● **SUPPLIED INFORMATION**
━━━

// tb_siso_shift_register: self-check of one survivor memory stage (4 flip-
// flops). A random bit stream is shifted in; after every rising edge each tap
// must hold the bit that entered that many edges before (taps[3] one edge,
// taps[0] = q four edges), and qb must be the complement of q.
module tb_siso_shift_register;
  localparam int DEPTH = 4;
  int checks = 0, failures = 0;
  logic clk = 1'b0, rst_n = 1'b0, d = 1'b0, q, qb;
  logic [DEPTH-1:0] taps;
  logic [DEPTH-1:0] hist;  // hist[DEPTH-1] = newest bit

  siso_shift_register #(.DEPTH(DEPTH)) dut (
    .clk(clk), .rst_n(rst_n), .d(d), .q(q), .qb(qb), .taps(taps)
  );

  always #5 clk = ~clk;

  initial begin : watchdog
    repeat (1000) @(posedge clk);
    failures++;
    $display("watchdog expired");
    $display("TB_RESULT checks=%0d failures=%0d", checks, failures);
    $finish;
  end

  initial begin
    hist = '0;
    d = 1'b1;
    repeat (2) @(posedge clk);
    #1;
    checks++;
    if (taps !== '0 || q !== 1'b0) failures++;
    @(negedge clk) begin rst_n = 1'b1; d = 1'b0; end
    for (int i = 0; i < 300; i++) begin
      @(negedge clk) d = 1'($urandom);
      @(posedge clk);
      hist = {d, hist[DEPTH-1:1]};
      #1;
      checks++;
      if (taps !== hist || q !== hist[0] || qb !== ~hist[0]) begin
        failures++;
        $display("FAIL cycle %0d taps=%b expected %b q=%0b qb=%0b", i, taps, hist, q, qb);
      end
    end
    $display("TB_RESULT checks=%0d failures=%0d", checks, failures);
    $finish;
  end
endmodule
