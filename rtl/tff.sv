// tff: T flip-flop made from a D flip-flop and an XOR gate.
//
// The D input is t XOR q, so on a rising clock edge the stored bit toggles
// when t is 1 and holds when t is 0. Building the T flip-flop from a D
// flip-flop and a gate follows the circuit; the choice of an XOR as that gate
// and the asynchronous active-low reset (q = 0) are this design's own.
module tff (
  input  logic clk,
  input  logic rst_n,
  input  logic t,
  output logic q,
  output logic qb
);
  logic d;

  assign d = t ^ q;

  dff u_dff (
    .clk  (clk),
    .rst_n(rst_n),
    .d    (d),
    .q    (q),
    .qb   (qb)
  );
endmodule
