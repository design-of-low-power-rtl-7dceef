// tb_tff: self-check of the T flip-flop. After reset, random t values are
// applied; on each rising edge q must toggle when t = 1 and hold when t = 0,
// with qb its complement.
module tb_tff;
  int checks = 0, failures = 0;
  int toggles = 0;
  logic clk = 1'b0, rst_n = 1'b0, t = 1'b1, q, qb;
  logic exp_q;

  tff dut (.clk(clk), .rst_n(rst_n), .t(t), .q(q), .qb(qb));

  always #5 clk = ~clk;

  initial begin : watchdog
    repeat (1000) @(posedge clk);
    failures++;
    $display("watchdog expired");
    $display("TB_RESULT checks=%0d failures=%0d", checks, failures);
    $finish;
  end

  initial begin
    repeat (2) @(posedge clk);
    #1;
    checks++;
    if (q !== 1'b0) failures++;
    @(negedge clk) begin rst_n = 1'b1; t = 1'b0; end
    exp_q = 1'b0;
    for (int i = 0; i < 300; i++) begin
      @(negedge clk) t = 1'($urandom);
      @(posedge clk);
      if (t) begin
        exp_q = ~exp_q;
        toggles++;
      end
      #1;
      checks++;
      if (q !== exp_q || qb !== ~exp_q) begin
        failures++;
        $display("FAIL cycle %0d t=%0b q=%0b expected %0b", i, t, q, exp_q);
      end
    end
    checks++;
    if (toggles == 0) failures++;
    $display("TB_RESULT checks=%0d failures=%0d", checks, failures);
    $finish;
  end
endmodule
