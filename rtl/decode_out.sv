// decode_out: decoded-output path, a 2:1 mux followed by a shift register of
// DEPTH D flip-flops.
//
// The mux passes a when sel = 1 and b when sel = 0; in the decoder sel is the
// comparator's less-than output, so the bit that belongs to the surviving
// branch is chosen. The chosen bit leaves at dout DEPTH rising clock edges
// later (two with the default). The mux and two-bit shift register follow the
// circuit; rst_n (asynchronous, active low) is this design's addition.
module decode_out #(
  parameter int unsigned DEPTH = viterbi_pkg::OUT_DEPTH
) (
  input  logic clk,
  input  logic rst_n,
  input  logic a,
  input  logic b,
  input  logic sel,
  output logic dout
);
  logic [DEPTH:0] chain;

  mux2 u_mux (.a(a), .b(b), .s(sel), .z(chain[0]));

  for (genvar i = 0; i < DEPTH; i++) begin : g_ff
    dff u_dff (
      .clk  (clk),
      .rst_n(rst_n),
      .d    (chain[i]),
      .q    (chain[i+1]),
      .qb   ()
    );
  end

  assign dout = chain[DEPTH];
endmodule
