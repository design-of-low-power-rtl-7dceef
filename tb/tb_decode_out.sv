// tb_decode_out: self-check of the decoded-output path. Random a, b and
// select values are applied each cycle; dout must equal (sel ? a : b) of two
// rising edges before. Both mux inputs must be seen winning.
module tb_decode_out;
  int checks = 0, failures = 0;
  int n_a = 0, n_b = 0;
  logic clk = 1'b0, rst_n = 1'b0, a = 1'b0, b = 1'b0, sel = 1'b0, dout;
  logic [1:0] pipe;  // pipe[0] newest

  decode_out #(.DEPTH(2)) dut (.clk(clk), .rst_n(rst_n), .a(a), .b(b), .sel(sel), .dout(dout));

  always #5 clk = ~clk;

  initial begin : watchdog
    repeat (1000) @(posedge clk);
    failures++;
    $display("watchdog expired");
    $display("TB_RESULT checks=%0d failures=%0d", checks, failures);
    $finish;
  end

  initial begin
    pipe = '0;
    a = 1'b1;
    b = 1'b1;
    repeat (2) @(posedge clk);
    #1;
    checks++;
    if (dout !== 1'b0) failures++;
    @(negedge clk) begin rst_n = 1'b1; a = 1'b0; b = 1'b0; end
    for (int i = 0; i < 300; i++) begin
      @(negedge clk);
      a = 1'($urandom);
      b = 1'($urandom);
      sel = 1'($urandom);
      if (a != b) begin
        if (sel) n_a++;
        else n_b++;
      end
      @(posedge clk);
      pipe = {pipe[0], sel ? a : b};
      #1;
      checks++;
      if (dout !== pipe[1]) begin
        failures++;
        $display("FAIL cycle %0d dout=%0b expected %0b", i, dout, pipe[1]);
      end
    end
    checks++;
    if (n_a == 0 || n_b == 0) failures++;
    $display("TB_RESULT checks=%0d failures=%0d", checks, failures);
    $finish;
  end
endmodule
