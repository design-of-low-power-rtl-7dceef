// smu: survivor memory unit, N parallel SISO shift registers of DEPTH stages.
//
// Bit i of the selected path metric d enters shift register i on every rising
// clock edge; q[i] and qb[i] are that register's serial output and its
// inverse, DEPTH cycles after the bit entered. taps gives every stage, register
// i in taps[i*DEPTH +: DEPTH] (see siso_shift_register for the order). Four
// registers of four flip-flops, shifting on every clock with no enable, follow
// the circuit; the register length is set there by the encoder, which is not
// specified, so DEPTH = 4 as drawn. rst_n (asynchronous, active low) is this
// design's addition.
module smu #(
  parameter int unsigned N     = viterbi_pkg::SUM_W,
  parameter int unsigned DEPTH = viterbi_pkg::SMU_DEPTH
) (
  input  logic               clk,
  input  logic               rst_n,
  input  logic [N-1:0]       d,
  output logic [N-1:0]       q,
  output logic [N-1:0]       qb,
  output logic [N*DEPTH-1:0] taps
);
  for (genvar i = 0; i < N; i++) begin : g_reg
    siso_shift_register #(.DEPTH(DEPTH)) u_siso (
      .clk  (clk),
      .rst_n(rst_n),
      .d    (d[i]),
      .q    (q[i]),
      .qb   (qb[i]),
      .taps (taps[i*DEPTH +: DEPTH])
    );
  end
endmodule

━━━

● **THE TASK**
A line counts if it contains the string "flip"; report how many lines in the material do, giving only the number.

● **WRITTEN REPLY**
7